2016, la jeunesse au pouvoir


Karen Khachanov


Karen-Khachanov

Saison 2015 : 24 victoires, 17 défaites, 18 tournois, 1 titre sur le circuit Challenger.

19 victoires, 3 défaites, 6 tournois disputés, 3 titres sur le circuit Future.

152ème mondial en fin de saison.

De ces générations 95, 96, 97, 98, l’homme qui a fait parler de lui en premier est, aujourd’hui, celui qui est le moins réputé. Pourtant, en fin de saison 2013, à 17 ans et demi, il s’offrait, à Moscou, un quart de finale contre Ivo Karlovic, après avoir sorti Albert Ramos et surtout Janko Tipsarevic, alors 27ème mondial.

Depuis ? Il n’a pas regagné un match ATP, excepté en barrage de Coupe Davis contre le Sud Africain Dean Obrien. Trop de temps perdu pour un joueur qui avait impressionné lors de cette semaine Moscovite.

Mais l’an dernier, le chouchou de votre fidèle serviteur s’est rappelé au bon souvenir de nombre d’observateurs du tennis. Car le talent, Khachanov le respire. La comparaison avec Jiri Vesely est juste, car il possède le même gabarit, à savoir presque deux mètres et 90 kilos, et un style de jeu solide, peu flashy. Droitier, contrairement au Tchèque, il s’appuie sur une excellente première balle.

En 2015, il a gagné 220 places à l’ATP, pour enfin s’éloigner des tournois Future que les jeunes joueurs essayent de pratiquer le moins souvent possible. Vainqueur de trois des six futures auxquels il a participé en 2015, il a largement gagné le droit de les quitter.

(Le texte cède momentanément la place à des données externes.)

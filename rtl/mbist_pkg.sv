// mbist_pkg: types and constants shared by the DMC-protected memory and
// its built-in self-test.
//
// Decimal matrix code (DMC) geometry: a word of K1*K2*M bits is cut into
// K1*K2 symbols of M bits, placed row by row in a logical K1 x K2 matrix
// (symbol j sits in row j / K2, column j % K2). In each row, the symbol in
// column c and the one in column c + K2/2 are added as integers into an
// (M+1)-bit horizontal check field; each bit column is XORed over all K1
// rows into a vertical check bit. That gives K1*(K2/2)*(M+1) horizontal
// and K2*M vertical bits. The constants below are the default geometry,
// the 32-bit word as a 2 x 4 matrix of 4-bit symbols (20 + 16 check bits);
// the encoder and decoder take the geometry as parameters.
package mbist_pkg;

  // ---- DMC geometry ---------------------------------------------------
  localparam int unsigned DMC_DATA_W = 32;          // information bits
  localparam int unsigned DMC_M      = 4;           // bits per symbol
  localparam int unsigned DMC_K1     = 2;           // matrix rows
  localparam int unsigned DMC_K2     = 4;           // matrix columns
  localparam int unsigned DMC_K      = DMC_K1 * DMC_K2;     // symbols
  localparam int unsigned DMC_HW     = DMC_M + 1;   // width of one sum
  localparam int unsigned DMC_NGRP   = DMC_K / 2;   // horizontal fields
  localparam int unsigned DMC_H_W    = DMC_NGRP * DMC_HW;   // 20
  localparam int unsigned DMC_V_W    = DMC_K2 * DMC_M;      // 16

  typedef logic [DMC_DATA_W-1:0] dmc_data_t;
  typedef logic [DMC_H_W-1:0]    dmc_h_t;
  typedef logic [DMC_V_W-1:0]    dmc_v_t;

  // Horizontal field a symbol belongs to in a matrix of k2 columns:
  // columns c and c + k2/2 of the same row share a field.
  function automatic int unsigned dmc_group(int unsigned sym, int unsigned k2);
    return (sym / k2) * (k2 / 2) + (sym % k2) % (k2 / 2);
  endfunction

  // Matrix column of a symbol (selects its vertical check bits).
  function automatic int unsigned dmc_col(int unsigned sym, int unsigned k2);
    return sym % k2;
  endfunction

  // ---- BIST sequencing --------------------------------------------------
  // Phases of one self-test: write the background, read and compare it,
  // write its complement, read and compare that.
  typedef enum logic [2:0] {
    BIST_IDLE   = 3'd0,
    BIST_WRITE0 = 3'd1,
    BIST_READ0  = 3'd2,
    BIST_WRITE1 = 3'd3,
    BIST_READ1  = 3'd4,
    BIST_DONE   = 3'd5
  } bist_state_t;

endpackage
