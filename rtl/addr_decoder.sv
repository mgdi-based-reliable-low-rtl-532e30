// addr_decoder: A-to-2^A one-hot row decoder (5 x 32 for the 32-row array).
//
// Output bit r is high when `en` is high and `addr` equals r; with `en`
// low all outputs are low. It drives the word lines of the SRAM array.
// The decoder size follows the document's array; the enable input is this
// design's own choice (it gates the word lines with the write strobe).
// Purely combinational.
module addr_decoder #(
  parameter int unsigned A = 5
) (
  input  logic [A-1:0]      addr,
  input  logic              en,
  output logic [(1<<A)-1:0] row
);

  always_comb begin
    row = '0;
    if (en) row[addr] = 1'b1;
  end

endmodule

En Challenger, il a montré qu’il avait le niveau, en battant des habitués du grand circuit, comme Ilhan, Bemelmans, Marchenko, Ward, Dodig et surtout vainqueur, en finale du Challenger d’Instanbul, de Sergiy Stakhovsky, 53ème mondial à l’époque et qui peut se targuer d’être l’homme qui a stoppé la série de 36 quarts de finale de suite en Grand Chelem de Roger Federer.

Ce qu’on peut lui souhaiter, en 2016 ? Une victoire sur le circuit ATP, qui devrait, sans aucun doute, arriver. Histoire d’entériner pour de bon les souvenirs chimériques d’une semaine d’Automne 2013.